**EXERCISE PROMPT**
Could you return every line of the material that contains the word "assign"?

[GIVEN DATA Boundary: Start]

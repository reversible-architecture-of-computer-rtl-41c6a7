// ralu_vs_nbit: N-bit cascade of ralu_vs_bit cells (modular add/subtract, XOR, no-op).
//
// The carry out of cell i is the Ccarry of cell i+1 and the Cres, Csns, Cnop and A/S copies of
// cell i control cell i+1, so nothing fans out. ccarry_i is the carry into bit 0 and selects the
// +1 forms of ralu_pkg::vs_op_e. Arithmetic is modulo 2^N; cout_o is still brought out.
// Quantum cost 20N (640 for the published N = 32). Combinational ripple.
module ralu_vs_nbit #(
  parameter int unsigned N = 32
) (
  input  logic [N-1:0] x_i,
  input  logic [N-1:0] y_i,
  input  logic         cres_i,
  input  logic         csns_i,
  input  logic         cnop_i,
  input  logic         as_i,
  input  logic         ccarry_i,
  output logic [N-1:0] result_o,
  output logic         cout_o,
  output logic [N-1:0] g_o,
  output logic [N-1:0] x_o,
  output logic         cres_o,
  output logic         csns_o,
  output logic         cnop_o,
  output logic         as_o
);
  logic [N:0] c, cres_c, csns_c, cnop_c, as_c;

  assign c[0]      = ccarry_i;
  assign cres_c[0] = cres_i;
  assign csns_c[0] = csns_i;
  assign cnop_c[0] = cnop_i;
  assign as_c[0]   = as_i;

  for (genvar i = 0; i < N; i++) begin : g_bit
    ralu_vs_bit u_cell (
      .cres_i(cres_c[i]), .csns_i(csns_c[i]), .cnop_i(cnop_c[i]), .as_i(as_c[i]),
      .x_i(x_i[i]), .y_i(y_i[i]), .ccarry_i(c[i]), .zero_i(1'b0),
      .cres_o(cres_c[i+1]), .csns_o(csns_c[i+1]), .cnop_o(cnop_c[i+1]), .as_o(as_c[i+1]),
      .x_o(x_o[i]), .result_o(result_o[i]), .g_o(g_o[i]), .cout_o(c[i+1])
    );
  end

  assign cout_o = c[N];
  assign cres_o = cres_c[N];
  assign csns_o = csns_c[N];
  assign cnop_o = cnop_c[N];
  assign as_o   = as_c[N];
endmodule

[GIVEN DATA Boundary: End]

**WORKED SOLUTION**
  assign c[0]      = ccarry_i;
  assign cres_c[0] = cres_i;
  assign csns_c[0] = csns_i;
  assign cnop_c[0] = cnop_i;
  assign as_c[0]   = as_i;
  assign cout_o = c[N];
  assign cres_o = cres_c[N];
  assign csns_o = csns_c[N];
  assign cnop_o = cnop_c[N];
  assign as_o   = as_c[N];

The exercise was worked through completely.